#### AVAILABLE RECORDS
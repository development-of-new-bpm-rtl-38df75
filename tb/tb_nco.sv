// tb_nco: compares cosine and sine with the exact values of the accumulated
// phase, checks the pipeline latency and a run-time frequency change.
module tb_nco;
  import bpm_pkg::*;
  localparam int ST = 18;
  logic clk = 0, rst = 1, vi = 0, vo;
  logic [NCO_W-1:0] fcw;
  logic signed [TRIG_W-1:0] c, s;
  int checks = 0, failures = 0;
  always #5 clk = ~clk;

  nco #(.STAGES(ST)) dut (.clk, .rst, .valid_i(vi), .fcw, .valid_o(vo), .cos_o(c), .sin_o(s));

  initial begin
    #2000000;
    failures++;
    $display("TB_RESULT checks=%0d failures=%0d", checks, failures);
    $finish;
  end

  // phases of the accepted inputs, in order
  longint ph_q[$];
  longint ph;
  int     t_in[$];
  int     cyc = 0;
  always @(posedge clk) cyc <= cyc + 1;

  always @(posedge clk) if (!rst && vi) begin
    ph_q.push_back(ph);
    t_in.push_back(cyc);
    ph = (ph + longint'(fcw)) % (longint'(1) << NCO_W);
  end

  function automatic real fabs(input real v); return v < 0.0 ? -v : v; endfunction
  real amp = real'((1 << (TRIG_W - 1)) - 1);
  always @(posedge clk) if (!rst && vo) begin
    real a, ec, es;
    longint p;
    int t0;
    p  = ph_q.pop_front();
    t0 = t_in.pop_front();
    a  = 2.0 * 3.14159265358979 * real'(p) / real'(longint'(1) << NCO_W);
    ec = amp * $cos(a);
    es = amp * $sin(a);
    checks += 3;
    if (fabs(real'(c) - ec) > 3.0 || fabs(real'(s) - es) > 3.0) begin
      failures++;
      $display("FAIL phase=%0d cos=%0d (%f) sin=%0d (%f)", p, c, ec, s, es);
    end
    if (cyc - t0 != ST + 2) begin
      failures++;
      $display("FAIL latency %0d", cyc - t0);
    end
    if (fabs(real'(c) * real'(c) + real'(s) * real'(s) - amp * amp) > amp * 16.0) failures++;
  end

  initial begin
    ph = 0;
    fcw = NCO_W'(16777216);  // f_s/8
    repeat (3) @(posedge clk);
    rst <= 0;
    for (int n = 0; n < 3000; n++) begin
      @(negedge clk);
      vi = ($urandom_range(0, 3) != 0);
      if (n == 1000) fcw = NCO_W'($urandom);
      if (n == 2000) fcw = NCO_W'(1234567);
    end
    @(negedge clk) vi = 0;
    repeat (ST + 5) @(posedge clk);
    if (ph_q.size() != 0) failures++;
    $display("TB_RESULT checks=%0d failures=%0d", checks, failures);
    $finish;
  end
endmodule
* * *
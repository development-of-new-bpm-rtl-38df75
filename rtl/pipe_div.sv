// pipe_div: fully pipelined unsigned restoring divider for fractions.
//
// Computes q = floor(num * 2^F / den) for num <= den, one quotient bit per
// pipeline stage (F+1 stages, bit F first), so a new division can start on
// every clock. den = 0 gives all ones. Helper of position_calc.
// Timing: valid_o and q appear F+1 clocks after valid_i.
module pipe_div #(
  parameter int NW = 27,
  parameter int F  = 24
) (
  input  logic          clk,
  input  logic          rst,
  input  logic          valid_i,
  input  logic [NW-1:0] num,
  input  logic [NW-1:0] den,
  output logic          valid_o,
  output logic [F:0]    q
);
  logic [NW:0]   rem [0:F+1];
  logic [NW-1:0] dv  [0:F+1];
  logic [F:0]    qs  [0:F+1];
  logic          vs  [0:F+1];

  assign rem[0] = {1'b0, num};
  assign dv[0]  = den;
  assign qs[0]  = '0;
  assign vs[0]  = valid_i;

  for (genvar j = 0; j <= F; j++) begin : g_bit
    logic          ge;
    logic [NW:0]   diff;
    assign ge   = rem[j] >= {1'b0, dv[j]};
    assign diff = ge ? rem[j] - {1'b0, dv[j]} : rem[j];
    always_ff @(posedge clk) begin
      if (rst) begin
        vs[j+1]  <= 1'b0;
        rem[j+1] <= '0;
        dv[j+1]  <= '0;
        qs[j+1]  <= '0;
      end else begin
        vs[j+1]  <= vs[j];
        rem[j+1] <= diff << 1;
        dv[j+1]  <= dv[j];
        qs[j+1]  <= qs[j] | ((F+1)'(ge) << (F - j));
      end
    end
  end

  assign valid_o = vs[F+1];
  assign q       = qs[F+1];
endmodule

#### WHAT TO DO
Return only the number of lines in the records above that include the string "parameter".

#### ANSWER AREA
2